The MeasureLatency function in this job creates a histogram metric called eventTimeLag in its open method:

        public void open(Configuration parameters) throws Exception {
            super.open(parameters);

            // define a custom histogram metric for measuring latency
            eventTimeLag =
                    getRuntimeContext()
                            .getMetricGroup()
                            .histogram(
                                    "eventTimeLag",
                                    new DescriptiveStatisticsHistogram(eventTimeLagRingBufferSize));
        }

Event time lag is the time elapsed since the timestamp in an event. This tells you how long it has taken for the event to reach this point in the pipeline.

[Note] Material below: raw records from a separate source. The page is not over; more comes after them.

// tb_l1t_fpga: the L1 trigger link FPGA from the 16 SPP buses to the
// S-LINK.  Random events are sent on all buses at once, byte by byte, as
// the preprocessors do; the words on UD must equal a reference assembly
// (three header words, clusters with the chip number, two per word,
// truncated at the 8-bit limit).  LFF# stalls the link at random; one
// link re-initialisation is run.  Also checks that events leave only when
// complete and that no FIFO overflows.
module tb_l1t_fpga;
  logic clk = 1'b0, rst_n = 1'b0;
  always #5 clk = ~clk;
  int checks = 0, failures = 0;
  task automatic chk(input bit ok, input string msg);
    checks++;
    if (!ok) begin failures++; $display("FAIL: %s", msg); end
  endtask

  localparam int N = 16;
  logic [N-1:0][7:0] sd = '0;
  logic [N-1:0] sv = '0;
  logic [7:0] limit = 8'd255;
  logic lreset = 0, lff_n = 1, ldown_n = 1;
  logic [31:0] ud, nev, ntr, nse, nsent;
  logic uwen_n, ureset_n;
  logic [N+1:0] ovf;

  l1t_fpga #(.N(N)) dut (.clk, .rst_n, .l1_reset(1'b0), .spp_data(sd), .spp_valid(sv),
    .link_id(16'h1234), .board_no(8'h07), .cl_limit(limit), .link_reset(lreset),
    .ud, .uwen_n, .lff_n, .ldown_n, .ureset_n,
    .fifo_ovf(ovf), .n_events(nev), .n_truncated(ntr), .n_sync_err(nse), .n_sent(nsent));

  logic [31:0] expw [$];
  always @(negedge clk) if (!uwen_n) begin
    chk(expw.size() > 0 && ud == expw[0], $sformatf("UD %08x vs %08x", ud, (expw.size() > 0) ? expw[0] : 0));
    if (expw.size() > 0) void'(expw.pop_front());
  end

  initial begin
    forever begin
      @(negedge clk);
      if (!ureset_n && ldown_n) begin
        repeat (3) @(negedge clk); ldown_n = 0;
        repeat (20) @(negedge clk); ldown_n = 1;
      end
    end
  end

  initial begin
    repeat (400000) @(posedge clk);
    failures++;
    $display("TB_RESULT checks=%0d failures=%0d", checks, failures);
    $finish;
  end

  initial begin
    int n_gt = 0;
    repeat (3) @(negedge clk);
    rst_n = 1;
    for (int ev = 0; ev < 300; ev++) begin
      logic [11:0] l0id;
      logic [1:0] bc;
      logic [7:0] bytes [N][$];
      logic [15:0] cls [$], tf;
      int total, ncl, maxlen, size;
      bit gt;
      limit = (ev % 4 == 0) ? 8'($urandom % 10) : 8'd255;
      l0id = 12'(ev + 1); bc = 2'($urandom);
      cls.delete(); total = 0; gt = 0; tf = '0; maxlen = 0;
      for (int i = 0; i < N; i++) begin
        bit t;
        t = ($urandom % 8) == 0; tf[i] = t;
        ncl = int'($urandom % 4);
        bytes[i].delete();
        bytes[i].push_back(l0id[7:0]);
        bytes[i].push_back({2'b00, bc, l0id[11:8]});
        bytes[i].push_back({t, 7'(ncl)});
        for (int k = 0; k < ncl; k++) begin
          logic [7:0] b;
          b = 8'($urandom);
          bytes[i].push_back(b);
          if (total < int'(limit)) begin cls.push_back({4'b0, b[7], 4'(i), b[6:0]}); total++; end
          else gt = 1;
        end
        if (bytes[i].size() > maxlen) maxlen = bytes[i].size();
      end
      if (gt) n_gt++;
      size = (total + 1) / 2;
      expw.push_back({l0id, bc, 2'b00, 16'h1234});
      expw.push_back({8'h07, 8'(total), tf});
      expw.push_back({gt, 15'b0, 16'(size)});
      for (int w = 0; w < size; w++)
        expw.push_back({(2*w+1 < total) ? cls[2*w+1] : 16'h0, cls[2*w]});
      if (ev == 150) begin lreset = 1; @(negedge clk); lreset = 0; end
      for (int k = 0; k < maxlen; k++) begin
        @(negedge clk);
        lff_n = ($urandom % 5) != 0;
        for (int i = 0; i < N; i++) begin
          sv[i] = k < bytes[i].size();
          sd[i] = sv[i] ? bytes[i][k] : 8'h00;
        end
      end
      @(negedge clk); sv = '0;
      repeat (100) @(negedge clk);  // the builder finishes before the limit changes
    end
    lff_n = 1;
    repeat (2000) @(negedge clk);
    chk(expw.size() == 0, "all words sent");
    chk(nsent == 300 && nev == 300 && ntr == 32'(n_gt) && ovf == '0, "counters");
    chk(n_gt > 20, "truncation seen");
    $display("TB_RESULT checks=%0d failures=%0d", checks, failures);
    $finish;
  end
endmodule
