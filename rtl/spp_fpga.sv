// spp_fpga: synchronisation and L1 preprocessor FPGA for one front-end
// chip (128 channels, four analog links).
//
// Two paths leave this FPGA.  The formatter checks the PCN of the four
// links, writes the 38-word event into the L1 buffer and builds the hit
// map (pedestal subtraction and threshold).  The hit map then goes to the
// cluster encoder, and the resulting cluster list, with a three-byte
// header, is sent to the L1 trigger link FPGA on the 8-bit bus.
//
// Events are handled one at a time by the encoder and the sender, which
// need up to 2 clocks per cluster.  The time-out of the encoder
// (ECS-switchable) keeps this within the event spacing.  Without it a busy
// event can take longer than the spacing; events then wait in a queue of
// EV_QUEUE (8) entries, and an event that arrives while another one is
// still waiting is queued without its hits: it is sent with no clusters
// and T = 1 (sticky flag forced).  An empty event takes a few clocks, so
// every event keeps its place in the L1 trigger stream; at 38 or more
// clocks per event and at most 64 clusters the queue never fills (sticky
// flag lost otherwise).  The queue and the forced-empty rule are this
// design's choices.
module spp_fpga
  import l1_pkg::*;
#(
  parameter int unsigned TIMEOUT_DEFAULT = 16,
  parameter int unsigned EV_QUEUE        = 8
) (
  input  logic                     clk,
  input  logic                     rst_n,
  input  logic                     l1_reset,
  input  logic [LINKS-1:0][7:0]    link_data,
  input  logic [LINKS-1:0]         link_valid,
  input  logic                     tag_valid,
  input  ev_tag_t                  tag,
  // ECS configuration
  input  logic                     ped_we,
  input  logic [6:0]               ped_addr,
  input  logic [7:0]               ped_wdata,
  input  logic [7:0]               threshold,
  input  logic [6:0]               cl_limit,
  input  logic                     timeout_en,
  // L1 buffer write port
  output logic                     buf_we,
  output logic [BUF_ADDR_W-1:0]    buf_addr,
  output logic [31:0]              buf_wdata,
  // to the L1 trigger link FPGA
  output logic [7:0]               l1t_data,
  output logic                     l1t_valid,
  // status
  output logic [LINKS-1:0]         sync_err,   // E of the last event
  output logic                     overrun,
  output logic                     forced,     // an event was sent empty
  output logic                     lost
);
  logic                   ev_valid;
  logic [CH_PER_CHIP-1:0] ev_hits;
  ev_tag_t                ev_tag;
  logic [7:0]             ev_pcn_unused;   // the PCN goes only into the buffer
  assign ev_pcn_unused = ev_tag.pcn;
  logic [LINKS-1:0]       ev_err;
  logic [PTR_W-1:0]       ev_slot_unused;

  // queue of events waiting for the encoder: {forced, hits, L0ID, BCID<1..0>, E}
  localparam int unsigned QW = 1 + CH_PER_CHIP + 12 + 2 + LINKS;
  logic [QW-1:0]          q_din, q_dout;
  logic                   q_empty, q_full, q_wr, q_ovf_unused;
  logic [$clog2(EV_QUEUE+1)-1:0] q_count_unused;
  logic                   pend_forced;
  logic [CH_PER_CHIP-1:0] pend_hits;
  logic [11:0]            pend_l0id;
  logic [1:0]             pend_bc;
  logic [LINKS-1:0]       pend_err;
  logic                   enc_forced;

  logic [11:0]            enc_l0id;
  logic [1:0]             enc_bc;
  logic [LINKS-1:0]       enc_err;
  logic                   enc_start, enc_busy, enc_done, enc_trunc;
  logic [6:0]             enc_n;
  logic [5:0]             rd_idx;
  cluster_t               rd_cl;
  logic                   tx_busy;

  spp_formatter u_fmt (
    .clk, .rst_n, .l1_reset, .link_data, .link_valid, .tag_valid, .tag,
    .ped_we, .ped_addr, .ped_wdata, .threshold,
    .buf_we, .buf_addr, .buf_wdata,
    .ev_valid, .ev_hits, .ev_tag, .ev_err, .ev_slot(ev_slot_unused), .overrun);

  // An event arriving while another one still waits is queued without its
  // hits and marked forced: it is sent with no clusters and T = 1.
  logic force_empty;
  assign force_empty = !q_empty;
  assign q_wr  = ev_valid && !q_full;
  assign q_din = {force_empty, force_empty ? '0 : ev_hits, ev_tag.l0id, ev_tag.bcid[1:0], ev_err};
  assign {pend_forced, pend_hits, pend_l0id, pend_bc, pend_err} = q_dout;

  sync_fifo #(.W(QW), .DEPTH(EV_QUEUE)) u_q (
    .clk, .rst_n, .clr(l1_reset),
    .wr_en(q_wr), .din(q_din), .rd_en(enc_start), .dout(q_dout),
    .empty(q_empty), .full(q_full), .count(q_count_unused), .overflow(q_ovf_unused));

  assign enc_start = !q_empty && !enc_busy && !enc_done && !tx_busy;

  always_ff @(posedge clk or negedge rst_n) begin
    if (!rst_n) begin
      enc_l0id   <= '0;
      enc_bc     <= '0;
      enc_err    <= '0;
      enc_forced <= 1'b0;
      lost       <= 1'b0;
      forced     <= 1'b0;
      sync_err   <= '0;
    end else if (l1_reset) begin
      lost       <= 1'b0;
      forced     <= 1'b0;
      sync_err   <= '0;
    end else begin
      if (enc_start) begin
        enc_l0id   <= pend_l0id;
        enc_bc     <= pend_bc;
        enc_err    <= pend_err;
        enc_forced <= pend_forced;
      end
      if (ev_valid) begin
        sync_err <= ev_err;
        if (q_full)    lost   <= 1'b1;
        if (force_empty) forced <= 1'b1;
      end
    end
  end

  cluster_encoder #(.CHANNELS(CH_PER_CHIP), .MAX_CL(MAX_SPP_CL)) u_enc (
    .clk, .rst_n, .start(enc_start), .hits(pend_hits), .limit(cl_limit),
    .timeout_en, .timeout(8'(TIMEOUT_DEFAULT)),
    .busy(enc_busy), .done(enc_done), .cl_n(enc_n), .trunc(enc_trunc),
    .rd_idx, .rd_cl);

  spp_l1t_tx #(.MAX_CL(MAX_SPP_CL)) u_tx (
    .clk, .rst_n, .start(enc_done), .l0id(enc_l0id), .bcid_lsb(enc_bc),
    .error({overrun, |enc_err}), .n(enc_n), .trunc(enc_trunc || enc_forced),
    .rd_idx, .rd_cl, .busy(tx_busy), .tx_data(l1t_data), .tx_valid(l1t_valid));

endmodule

As each event passes through the MeasureLatency operator, the eventTimeLag metric is updated to include that event's event time lag.

        public Event map(Event event) {
            // measure and report the latency
            eventTimeLag.update(System.currentTimeMillis() - event.timestamp.toEpochMilli());

            // pass the event through (unmodified)
            return event;
        }

Inspecting the eventTimeLag metric

You can run the EventTimeLagTest#testReportEventTimeLag test to see Flink's the eventTimeLag metric in action.

The output (again in the logs) will look approximately like this:

.taskmanager.fd7155f5-88a5-43ad-8d5f-f7ef868d34ce
  .Flink Streaming Job.Map.1.eventTimeLag: 
  count=23, min=100, max=112, mean=105.78260869565217, 
  stddev=2.6621338286681113, p50=105.0, p75=107.0, p95=111.8, 
  p98=112.0, p99=112.0, p999=112.0
.taskmanager.fd7155f5-88a5-43ad-8d5f-f7ef868d34ce
  .Flink Streaming Job.Map.0.eventTimeLag: 
  count=23, min=101, max=111, mean=105.6086956521739, 
  stddev=2.709228847590511, p50=106.0, p75=107.0, p95=110.8, 
  p98=111.0, p99=111.0, p999=111.0

This time there are only two histograms in the report, one for each of the two parallel instances of the MeasureLatency operator. And, as expected, the results are much more meaningful.

The full recipe

This recipe is self-contained. The tests use an embedded Apache Flink cluster, so you can run them directly via Maven or in your favorite IDE such as IntelliJ IDEA or Visual Studio Code.